:: Supplied data ::

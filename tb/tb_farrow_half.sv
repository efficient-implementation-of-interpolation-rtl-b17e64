// tb_farrow_half: self-checking test of the shared half-Farrow datapath.
//
// Drives random and corner sample pairs and every value of v from 0 to 1.0,
// and compares s with a*C-2(v) + b*C-1(v) evaluated in floating point from
// the Lagrange weights (v^3-v)/6 and -v^3/2+v^2/2+v. The fixed-point result
// must lie within TOL LSBs (of 2**-FRAC_W) of that value; v = 0 must give
// exactly 0 and v = 1.0 exactly b. A small clock only paces the test and
// drives the watchdog.
module tb_farrow_half;
  import farrow_pkg::*;

  localparam int unsigned X_W    = X_W_DEF;
  localparam int unsigned MU_W   = MU_W_DEF;
  localparam int unsigned FRAC_W = FRAC_W_DEF;
  localparam int unsigned S_W    = X_W + FRAC_W + 2;
  localparam real         TOL    = 4.0;

  logic                  clk = 1'b0;
  logic signed [X_W-1:0] a, b;
  logic        [MU_W:0]  v;
  logic signed [S_W-1:0] s;
  int checks = 0, failures = 0, cycles = 0;

  farrow_half dut (.a, .b, .v, .s);

  always #5 clk = ~clk;
  always @(posedge clk) cycles <= cycles + 1;

  initial begin : watchdog
    wait (cycles == 20000);
    failures++;
    $display("watchdog expired");
    $display("TB_RESULT checks=%0d failures=%0d", checks, failures);
    $finish;
  end

  function automatic real ref_half(int ai, int bi, int vi);
    real vr, c2, c1;
    vr = real'(vi) / real'(1 << MU_W);
    c2 = (vr*vr*vr - vr) / 6.0;
    c1 = -0.5*vr*vr*vr + 0.5*vr*vr + vr;
    return real'(ai) * c2 + real'(bi) * c1;
  endfunction

  task automatic check_one(int ai, int bi, int vi);
    real got, exp, err;
    a = X_W'(ai); b = X_W'(bi); v = (MU_W+1)'(vi);
    @(posedge clk);
    #1;
    got = real'(s) / real'(1 << FRAC_W);
    exp = ref_half(ai, bi, vi);
    err = (got - exp) * real'(1 << FRAC_W);
    checks++;
    if (err > TOL || err < -TOL) begin
      failures++;
      $display("FAIL a=%0d b=%0d v=%0d/%0d: got %f expected %f", ai, bi, vi,
               1 << MU_W, got, exp);
    end
    if (vi == 0) begin
      checks++;
      if (s != '0) begin
        failures++;
        $display("FAIL v=0 must give 0, got %0d", s);
      end
    end
    if (vi == (1 << MU_W)) begin
      checks++;
      if (s != (S_W'(bi) <<< FRAC_W)) begin
        failures++;
        $display("FAIL v=1 must give b=%0d exactly, got %f", bi, got);
      end
    end
  endtask

  localparam int XMAX = (1 << (X_W-1)) - 1;
  localparam int XMIN = -(1 << (X_W-1));

  initial begin
    int corners[6];
    corners = '{XMIN, XMIN+1, -1, 0, 1, XMAX};
    // corners of the sample range at every v
    foreach (corners[i])
      foreach (corners[j])
        for (int vi = 0; vi <= (1 << MU_W); vi++)
          check_one(corners[i], corners[j], vi);
    // random pairs
    for (int n = 0; n < 3000; n++)
      check_one(int'($signed(X_W'($urandom))), int'($signed(X_W'($urandom))),
                int'($urandom_range(0, 1 << MU_W)));
    $display("TB_RESULT checks=%0d failures=%0d", checks, failures);
    $finish;
  end
endmodule
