// farrow_cubic_tm: cubic Lagrange interpolator for symbol timing recovery,
// built on one time-shared half of a Farrow structure.
//
// A receiver samples its input with a free-running clock and corrects the
// timing afterwards: for a basepoint sample x(m) and a fractional interval
// mu (both from the timing control unit) it computes the interpolant
//   y = x(m+2)C-2(mu) + x(m+1)C-1(mu) + x(m)C0(mu) + x(m-1)C1(mu).
// The cubic Lagrange weights are symmetric, C0(mu) = C-1(1-mu) and
// C1(mu) = C-2(1-mu), so y is two evaluations of the same half structure
// (farrow_half):
//   upper pass, in the slot of x(m):   w1 = x(m-1)C-2(1-mu) + x(m)C-1(1-mu)
//   lower pass, in the slot of x(m+2): w4 = x(m+2)C-2(mu)   + x(m+1)C-1(mu)
//   y = w3 + w4, with w3 the upper result delayed two slots (w1 -> w2 -> w3).
// The datapath therefore holds one half (one divide-by-6, one shift, four
// adders, three multipliers), one output adder, a MUX choosing mu or 1-mu,
// an input switch that orders the sample pair for the pass (in the upper
// pass the older sample takes C-2, in the lower pass the newer one), an
// output switch sending the half's result to the delay line or to the
// output adder, and three delay cells: the previous sample and w2, w3.
// farrow_ctrl decides the pass in each slot.
//
// Interface:
//   clk, rst_n    : clock; synchronous reset, active low, clears the delay
//                   cells and the output.
//   x_valid, x_in : sample stream, one sample per cycle with x_valid high;
//                   x_in feeds the half combinationally in its own slot.
//   strobe, mu    : interpolation request, given in the slot of x(m).
//   y, y_valid    : result, FRAC_W fraction bits; y_valid is a one-cycle
//                   pulse in the cycle after x(m+2) was accepted.
//   req_drop      : a request two slots after an accepted one was refused.
// Timing: latency from x(m+2) to y is one clock; one request can start in
// every slot except the second after an accepted one. With one request per
// four samples this is the two-plus-two slot schedule of the design.
// The structure and the slot schedule follow the design; word lengths, the
// request interface, the registered output and the drop rule are this
// implementation's own choices.
module farrow_cubic_tm
  import farrow_pkg::*;
#(
  parameter  int unsigned X_W    = X_W_DEF,
  parameter  int unsigned MU_W   = MU_W_DEF,
  parameter  int unsigned FRAC_W = FRAC_W_DEF,
  localparam int unsigned S_W    = X_W + FRAC_W + 2
) (
  input  logic                  clk,
  input  logic                  rst_n,
  input  logic                  x_valid,
  input  logic signed [X_W-1:0] x_in,
  input  logic                  strobe,
  input  logic [MU_W-1:0]       mu,
  output logic signed [S_W-1:0] y,
  output logic                  y_valid,
  output logic                  req_drop
);

  pass_e                 pass;
  logic [MU_W-1:0]       mu_pass;
  logic signed [X_W-1:0] x_prev;      // delay cell: previous sample
  logic signed [X_W-1:0] a, b;
  logic        [MU_W:0]  v;
  logic signed [S_W-1:0] w1, w2, w3, w4;

  farrow_ctrl #(.MU_W(MU_W)) u_ctrl (
    .clk, .rst_n, .x_valid, .strobe, .mu,
    .pass, .mu_pass, .drop(req_drop)
  );

  always_comb begin
    // MUX: lower pass uses mu, upper pass uses 1 - mu (Q1.MU_W)
    if (pass == PASS_LOWER) v = {1'b0, mu_pass};
    else                    v = (MU_W+1)'(1 << MU_W) - {1'b0, mu_pass};
    // input switch: order the pair (a takes C-2, b takes C-1)
    if (pass == PASS_LOWER) begin
      a = x_in;   b = x_prev;
    end else begin
      a = x_prev; b = x_in;
    end
  end

  farrow_half #(.X_W(X_W), .MU_W(MU_W), .FRAC_W(FRAC_W)) u_half (
    .a, .b, .v, .s(w1)
  );

  // output switch: the lower-pass result goes to the output adder
  assign w4 = (pass == PASS_LOWER) ? w1 : '0;

  always_ff @(posedge clk) begin
    if (!rst_n) begin
      x_prev  <= '0;
      w2      <= '0;
      w3      <= '0;
      y       <= '0;
      y_valid <= 1'b0;
    end else begin
      y_valid <= 1'b0;
      if (x_valid) begin
        x_prev <= x_in;
        // upper-pass results enter the two-slot delay line w2 -> w3
        w2     <= (pass == PASS_UPPER) ? w1 : '0;
        w3     <= w2;
        if (pass == PASS_LOWER) begin
          y       <= w3 + w4;
          y_valid <= 1'b1;
        end
      end
    end
  end

endmodule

:: Your assignment ::
Only the lines above, from the first through the one holding "always @(posedge clk) cycles <= cycles + 1;", are to be output, and they must be copied exactly.

:: Answer area ::
filename tb/tb_farrow_half.sv
repository efficient-implementation-of-interpolation-rtl-b17e64
// tb_farrow_half: self-checking test of the shared half-Farrow datapath.
//
// Drives random and corner sample pairs and every value of v from 0 to 1.0,
// and compares s with a*C-2(v) + b*C-1(v) evaluated in floating point from
// the Lagrange weights (v^3-v)/6 and -v^3/2+v^2/2+v. The fixed-point result
// must lie within TOL LSBs (of 2**-FRAC_W) of that value; v = 0 must give
// exactly 0 and v = 1.0 exactly b. A small clock only paces the test and
// drives the watchdog.
module tb_farrow_half;
  import farrow_pkg::*;

  localparam int unsigned X_W    = X_W_DEF;
  localparam int unsigned MU_W   = MU_W_DEF;
  localparam int unsigned FRAC_W = FRAC_W_DEF;
  localparam int unsigned S_W    = X_W + FRAC_W + 2;
  localparam real         TOL    = 4.0;

  logic                  clk = 1'b0;
  logic signed [X_W-1:0] a, b;
  logic        [MU_W:0]  v;
  logic signed [S_W-1:0] s;
  int checks = 0, failures = 0, cycles = 0;

  farrow_half dut (.a, .b, .v, .s);

  always #5 clk = ~clk;
  always @(posedge clk) cycles <= cycles + 1;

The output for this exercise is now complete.